Clearly it did cut back on expenses, but it was a limited cutback. Why didn’t it lay off more state workers? Because they are its social base. Based on the number of companies that emerged to execute the millions om Venezuelan aid, I estimate that 70,000 people worked for those companies, or maybe more. If in 2008 we had some 183,000 state workers and that number rose to more than 253,000, those additional people were hired to work in the companies created with the Venezuelan aid. Why not lay off all those people so they go back to what they were doing before Nicaragua entered ALBA? They aren’t doing it for political reasons. It’s clear that all the economic actors decided out of fear, need, obligation, responsibility. And the government did it for political reasons. When a government’s decisions are political, economists have nothing to do there…

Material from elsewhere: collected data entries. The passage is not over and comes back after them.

// tb_link_framer: checks the Channel Link frame. With a crossing strobe
// every 8 clocks and random energies, each frame must be 8 words: word w
// holds channels 4w..4w+3 in bits 31:0, word 0 has the frame marker, a
// queued raw word is popped once per frame and appears 3 bits at a time in
// the sideband of words 1-6 with the valid flag in word 0. In PRBS mode the words must
// follow the PRBS-23 reference, and inject_err must flip exactly one bit.
module tb_link_framer;
  import adf_pkg::*;
  logic clk = 0, rst_n = 0;
  always #5 clk = ~clk;
  int checks = 0, failures = 0;

  logic bc_stb = 0, et_valid = 0, inject_err = 0, rd_valid = 0, rd_pop;
  et_t [N_CH-1:0] et = '0;
  link_mode_t mode = LINK_DATA;
  logic [RD_W-1:0] rd_word = 0;
  logic [LINK_W-1:0] tx_word;

  link_framer dut (.*);

  task automatic check(bit ok, string what);
    checks++;
    if (!ok) begin failures++; $display("FAIL %s", what); end
  endtask

  int ph = 0;
  always @(negedge clk) begin
    ph <= (ph + 1) % 8;
    bc_stb <= ((ph + 1) % 8 == 0);
  end

  logic [22:0] ref_s;
  function automatic logic [35:0] ref_word();
    logic [35:0] w;
    for (int i = 35; i >= 0; i--) begin
      w[i] = ref_s[22] ^ ref_s[17];
      ref_s = {ref_s[21:0], w[i]};
    end
    return w;
  endfunction

  initial begin
    et_t [N_CH-1:0] frame_et;
    logic [15:0] rw;
    int pops = 0, raw_frames = 0, errs;
    repeat (3) @(negedge clk);
    rst_n = 1;
    for (int f = 0; f < 20; f++) begin
      // new energies just before the strobe (et_valid at phase 5)
      while (ph != 5) @(negedge clk);
      for (int c = 0; c < N_CH; c++) et[c] = et_t'($urandom);
      frame_et = et;
      et_valid = 1; @(negedge clk); et_valid = 0;
      rw = 16'($urandom);
      rd_valid = (f % 3 != 0); rd_word = rw;
      @(posedge clk iff bc_stb); #1;
      if (rd_valid) begin check(rd_pop, "pop at frame start"); pops++; end
      @(negedge clk); rd_valid = 0;
      @(negedge clk);   // word 0 now on tx_word
      for (int w = 0; w < 8; w++) begin
        logic [31:0] exp_d;
        logic [3:0] exp_sb;
        for (int i = 0; i < 4; i++) exp_d[8*i +: 8] = frame_et[4*w + i];
        case (w)
          0: exp_sb = {1'b1, (f % 3 != 0), 2'b00};
          1: exp_sb = (f % 3 != 0) ? {1'b0, rw[15:13]} : 4'd0;
          2: exp_sb = (f % 3 != 0) ? {1'b0, rw[12:10]} : 4'd0;
          3: exp_sb = (f % 3 != 0) ? {1'b0, rw[9:7]} : 4'd0;
          4: exp_sb = (f % 3 != 0) ? {1'b0, rw[6:4]} : 4'd0;
          5: exp_sb = (f % 3 != 0) ? {1'b0, rw[3:1]} : 4'd0;
          6: exp_sb = (f % 3 != 0) ? {1'b0, rw[0], 2'b00} : 4'd0;
          default: exp_sb = 4'd0;
        endcase
        check(tx_word == {exp_sb, exp_d}, $sformatf("frame %0d word %0d: %h", f, w, tx_word));
        if (w == 0 && tx_word[34]) raw_frames++;
        @(negedge clk);
      end
    end
    check(pops == raw_frames && pops > 5, "raw words carried");
    // PRBS mode: find the alignment with the free-running generator, then follow it
    mode = LINK_PRBS;
    repeat (3) @(negedge clk);
    ref_s = tx_word[22:0];
    for (int n = 0; n < 100; n++) begin
      @(negedge clk);
      check(tx_word == ref_word(), $sformatf("prbs word %0d", n));
    end
    // error injection flips one bit of one word
    inject_err = 1; @(negedge clk); inject_err = 0; void'(ref_word());
    errs = 0;
    for (int n = 0; n < 10; n++) begin
      logic [35:0] e;
      @(negedge clk);
      e = ref_word();
      errs += $countones(tx_word ^ e);
      ref_s = e[22:0];
    end
    check(errs == 1, $sformatf("injected errors seen: %0d", errs));
    $display("TB_RESULT checks=%0d failures=%0d", checks, failures);
    $finish;
  end

  initial begin
    repeat (5000) @(posedge clk);
    failures++;
    $display("TB_RESULT checks=%0d failures=%0d", checks, failures);
    $finish;
  end
endmodule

Let’s end with a projection, then, one that links everything to what’s happening in the political scene. Let’s suppose the parties at the negotiation table reach a good agreement. Will our economic crisis get better? Will the clients who took their savings out of the banks bring those dollars back? Will the banks start giving out loans despite the amount of defaulters and without liquidity? Is the US going to lift the sanctions? Will the companies that closed down reopen and hire those people back? Who knows… This crisis is so huge that even if we see all the innocent kids freed, all the rights reinstated with the best of intentions, all those exiled returning singing, and early and transparent elections announced, we won’t begin to see the economy starting to recover until 2023.